Plus près de nous, passer 227 jours dans un canot pneumatique avec un tigre du Bengale et y survivre, telle est l’extraordinaire Histoire de Pi de Yann Martel. À lire pour se dire qu’on peut toujours s’en sortir:

«Il n’y a que la peur qui puisse vaincre la vie. C’est une ennemie habile et perfide, et je le sais bien. Elle n’a aucune décence, ne respecte ni lois ni conventions, ne manifeste aucune clémence. Elle attaque votre point le plus faible, qu’elle trouve avec une facilité déconcertante.»

«Et j’ai survécu parce que je me suis efforcé d’oublier (...) Je ne comptais ni les jours ni les semaines ni les mois. Le temps est une illusion qui nous essouffle, rien d’autre ? J’ai survécu parce que j’ai oublié jusqu’à la notion de temps.»

«La désespérance était une profonde noirceur qui ne laissait ni entrer ni sortir la lumière. C’était un enfer indescriptible. Je remercie Dieu qu’elle ait toujours fini par disparaître.»

«La vie est si belle que la mort en est tombée amoureuse, d’une passion jalouse, sans partage, qui s’accroche à tout ce qu’elle peut. Mais la vie bondit délicatement au-dessus du néant en perdant seulement quelques parcelles sans importance, et la tristesse n’est que l’ombre d’un nuage qui passe.»

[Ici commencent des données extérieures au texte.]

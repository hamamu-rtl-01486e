// direct_link: one programmable direct interconnect between two neighboring
// hard matmuls.
//
// Physically a longer wire segment with a single switch (pass transistor or
// transmission gate) whose gate is driven by one configuration SRAM cell, set
// when the FPGA is configured. Here the cell is a flip-flop written with
// cfg_we, cleared by reset (link open), and the switch is an AND gate: with
// the cell set `dout` follows `din`, otherwise it reads as all zeros, the
// value a neighbor sees from an open link (this design's choice; a real open
// switch leaves the wire floating). The link is combinational from din to
// dout: neighboring matmuls connect with the same timing as neighboring PEs.
module direct_link #(
  parameter int unsigned W = 16
) (
  input  logic         clk,
  input  logic         rst_n,
  input  logic         cfg_we,
  input  logic         cfg_en,
  output logic         en,
  input  logic [W-1:0] din,
  output logic [W-1:0] dout
);

  always_ff @(posedge clk or negedge rst_n) begin
    if (!rst_n)      en <= 1'b0;
    else if (cfg_we) en <= cfg_en;
  end

  assign dout = din & {W{en}};

endmodule
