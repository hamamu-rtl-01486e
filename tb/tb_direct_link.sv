// tb_direct_link: self-checking testbench of a programmable direct link.
//
// Checks that the link is open after reset (output all zeros), that writing
// its configuration cell closes or opens it, that the cell keeps its value
// while cfg_we is low, and that a closed link passes random data unchanged
// in the same cycle.
module tb_direct_link;
  logic        clk = 1'b0, rst_n = 1'b0, cfg_we = 1'b0, cfg_en = 1'b0, en;
  logic [39:0] din = '0, dout;
  int          checks = 0, failures = 0;
  bit          exp_en;

  direct_link #(.W(40)) dut (.*);

  always #5 clk = ~clk;

  initial begin
    repeat (2000) @(posedge clk);
    failures++;
    $display("TB_RESULT checks=%0d failures=%0d", checks, failures);
    $finish;
  end

  initial begin
    repeat (2) @(negedge clk);
    rst_n = 1'b1;
    exp_en = 1'b0;
    for (int n = 0; n < 300; n++) begin
      cfg_we = ($urandom % 8 == 0);
      cfg_en = 1'($urandom);
      din    = {8'($urandom), $urandom};
      #1;
      checks++;
      if (en != exp_en || dout != (exp_en ? din : 40'd0)) begin
        failures++;
        $display("FAIL en=%0b dout=%h din=%h", en, dout, din);
      end
      @(negedge clk);
      if (cfg_we) exp_en = cfg_en;
    end
    $display("TB_RESULT checks=%0d failures=%0d", checks, failures);
    $finish;
  end
endmodule
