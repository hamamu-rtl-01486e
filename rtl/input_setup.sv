// input_setup: input data setup circuit of a building-block matmul.
//
// In memory mode a matmul fetches its operands from an adjacent block RAM:
// matrix A is stored column-major (RAM word k = column k, A[0..3][k]) and
// matrix B row-major (word k = row k, B[k][0..3]), so one read per cycle
// delivers the four elements that enter the array together. This circuit
// generates the read addresses 0..k_len-1 after `start`, tags each element
// with {valid, first, last}, and skews the lanes: lane l is delayed by l
// cycles, so that A[i][k] meets B[k][j] in PE(i,j) at the same cycle.
//
// In a composed (larger) multiplier the matmuls on the top and left edges all
// read from memory at once, and a block at position `pos` along its edge must
// start 4*pos cycles later so the composed array keeps one global skew; the
// block's configuration supplies pos. The wait, the address order and the
// flag scheme are this design's choice.
//
// Interface: start is a one-cycle pulse, ignored while busy. RAM reads have
// one cycle of latency (rd_en/rd_addr in cycle t, rd_data in cycle t+1).
// Timing: with start high in cycle t the first read is issued in cycle
// t+2+4*pos; lane l carries
// element k at (first read cycle) + 1 + k + l.
module input_setup
  import hamamu_pkg::*;
#(
  parameter prec_e       PREC   = PREC_FP16,
  parameter int unsigned ADDR_W = 9,
  localparam int unsigned D  = MATMUL_DIM,
  localparam int unsigned DW = data_w(PREC)
) (
  input  logic              clk,
  input  logic              rst_n,
  input  logic              start,
  input  logic [ADDR_W-1:0] k_len,     // number of elements per lane (K), >= 1
  input  logic [3:0]        pos,       // position along the edge of a composed array
  output logic              busy,
  output logic              rd_en,
  output logic [ADDR_W-1:0] rd_addr,
  input  logic [D*DW-1:0]   rd_data,
  output logic [DW-1:0]     lane_data [D],
  output aflags_t           lane_flags[D]
);

  typedef enum logic [1:0] {S_IDLE, S_WAIT, S_STREAM} state_e;

  state_e            state;
  logic [5:0]        wait_cnt;
  logic [ADDR_W-1:0] k;
  aflags_t           rd_flags;   // flags of the word arriving from RAM

  always_ff @(posedge clk or negedge rst_n) begin
    if (!rst_n) begin
      state    <= S_IDLE;
      wait_cnt <= '0;
      k        <= '0;
      rd_flags <= '0;
    end else begin
      rd_flags       <= '0;
      case (state)
        S_IDLE: if (start) begin
          wait_cnt <= {pos, 2'b00};
          k        <= '0;
          state    <= S_WAIT;
        end
        S_WAIT: begin
          if (wait_cnt == 0) state <= S_STREAM;
          else               wait_cnt <= wait_cnt - 6'd1;
        end
        S_STREAM: begin
          rd_flags.valid <= 1'b1;
          rd_flags.first <= (k == 0);
          rd_flags.last  <= (k == k_len - 1'b1);
          k              <= k + 1'b1;
          if (k == k_len - 1'b1) state <= S_IDLE;
        end
        default: state <= S_IDLE;
      endcase
    end
  end

  assign busy    = (state != S_IDLE);
  assign rd_en   = (state == S_STREAM);
  assign rd_addr = k;

  // Lane skew: lane l passes through l registers.
  for (genvar l = 0; l < D; l++) begin : g_lane
    if (l == 0) begin : g_direct
      assign lane_data[l]  = rd_data[DW-1:0];
      assign lane_flags[l] = rd_flags;
    end else begin : g_delay
      logic [DW-1:0] dq[l];
      aflags_t       fq[l];
      always_ff @(posedge clk or negedge rst_n) begin
        if (!rst_n) begin
          for (int s = 0; s < l; s++) begin
            dq[s] <= '0;
            fq[s] <= '0;
          end
        end else begin
          dq[0] <= rd_data[l*DW +: DW];
          fq[0] <= rd_flags;
          for (int s = 1; s < l; s++) begin
            dq[s] <= dq[s-1];
            fq[s] <= fq[s-1];
          end
        end
      end
      assign lane_data[l]  = dq[l-1];
      assign lane_flags[l] = fq[l-1];
    end
  end

endmodule
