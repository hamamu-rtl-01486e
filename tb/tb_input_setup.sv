// tb_input_setup: self-checking testbench of the input data setup circuit.
//
// A testbench RAM (one cycle read latency) holds random words. For random
// K and edge position pos, the testbench pulses start and checks: the first
// read comes 2+4*pos cycles after start, addresses run 0..K-1 one per cycle,
// lane l delivers element k of word k at (first read)+1+k+l with flags
// {valid, first = (k==0), last = (k==K-1)}, nothing else is flagged valid,
// busy covers the operation, and a start pulse while busy is ignored.
module tb_input_setup;
  import hamamu_pkg::*;

  localparam int D = 4;
  localparam int DW = 16;

  logic          clk = 1'b0, rst_n = 1'b0, start = 1'b0;
  logic [8:0]    k_len = 9'd1, rd_addr;
  logic [3:0]    pos = '0;
  logic          busy, rd_en;
  logic [D*DW-1:0] rd_data;
  logic [DW-1:0] lane_data[D];
  aflags_t       lane_flags[D];
  int            checks = 0, failures = 0, cyc = 0;

  input_setup #(.PREC(PREC_FP16), .ADDR_W(9)) dut (.*);

  always #5 clk = ~clk;
  always @(posedge clk) cyc <= cyc + 1;

  logic [D*DW-1:0] mem[512];
  always @(posedge clk) if (rd_en) rd_data <= mem[rd_addr];

  initial begin
    repeat (20000) @(posedge clk);
    failures++;
    $display("TB_RESULT checks=%0d failures=%0d", checks, failures);
    $finish;
  end

  int t_start, t_read, nread, K;
  int nvalid[D];

  always @(negedge clk) begin
    if (rst_n) begin
      if (rd_en) begin
        if (nread == 0) begin
          t_read = cyc;
          checks++;
          if (cyc != t_start + 2 + 4 * int'(pos)) begin
            failures++;
            $display("FAIL first read at %0d, start at %0d pos %0d", cyc, t_start, pos);
          end
        end
        checks++;
        if (int'(rd_addr) != nread) begin
          failures++;
          $display("FAIL address %0d expected %0d", rd_addr, nread);
        end
        nread++;
      end
      for (int l = 0; l < D; l++) begin
        if (lane_flags[l].valid) begin
          int k;
          k = cyc - t_read - 1 - l;
          checks++;
          if (k != nvalid[l] || lane_data[l] != mem[k][l*DW +: DW] ||
              lane_flags[l].first != (k == 0) || lane_flags[l].last != (k == K - 1)) begin
            failures++;
            $display("FAIL lane %0d at %0d: k=%0d", l, cyc, k);
          end
          nvalid[l]++;
        end
      end
    end
  end

  initial begin
    foreach (mem[i]) mem[i] = {$urandom, $urandom};
    repeat (3) @(negedge clk);
    rst_n = 1'b1;
    for (int run = 0; run < 20; run++) begin
      K = (run == 0) ? 1 : 1 + int'($urandom % 40);
      k_len = 9'(K);
      pos = 4'($urandom % 4);
      nread = 0;
      for (int l = 0; l < D; l++) nvalid[l] = 0;
      @(negedge clk);
      start = 1'b1;
      t_start = cyc;
      @(negedge clk);
      start = 1'b0;
      @(negedge clk);
      checks++;
      if (!busy) begin
        failures++;
        $display("FAIL not busy");
      end
      start = 1'b1;              // must be ignored
      @(negedge clk);
      start = 1'b0;
      repeat (4 * int'(pos) + K + D + 4) @(negedge clk);
      checks++;
      if (busy || nread != K) begin
        failures++;
        $display("FAIL run %0d: busy=%0b reads=%0d K=%0d", run, busy, nread, K);
      end
      for (int l = 0; l < D; l++) begin
        checks++;
        if (nvalid[l] != K) begin
          failures++;
          $display("FAIL lane %0d delivered %0d of %0d", l, nvalid[l], K);
        end
      end
    end
    $display("TB_RESULT checks=%0d failures=%0d", checks, failures);
    $finish;
  end
endmodule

Comment ne pas citer encore et toujours le grand Gibran parce qu’en lisant Le Prophète, on trouve vraiment tout ce qui fait la vie?

«N'avez-vous pas entendu parler de l’homme qui creusait la terre pour trouver des racines et qui tomba sur un trésor?»

«Ce qui est vous plane au-dessus de la montagne et flâne avec le vent. Ce n’est pas une chose qui se traine au soleil pour se réchauffer ou qui se terre dans l’obscurité pour se protéger. Mais c’est une chose libre, un esprit qui enveloppe la terre et flotte dans l’éther.»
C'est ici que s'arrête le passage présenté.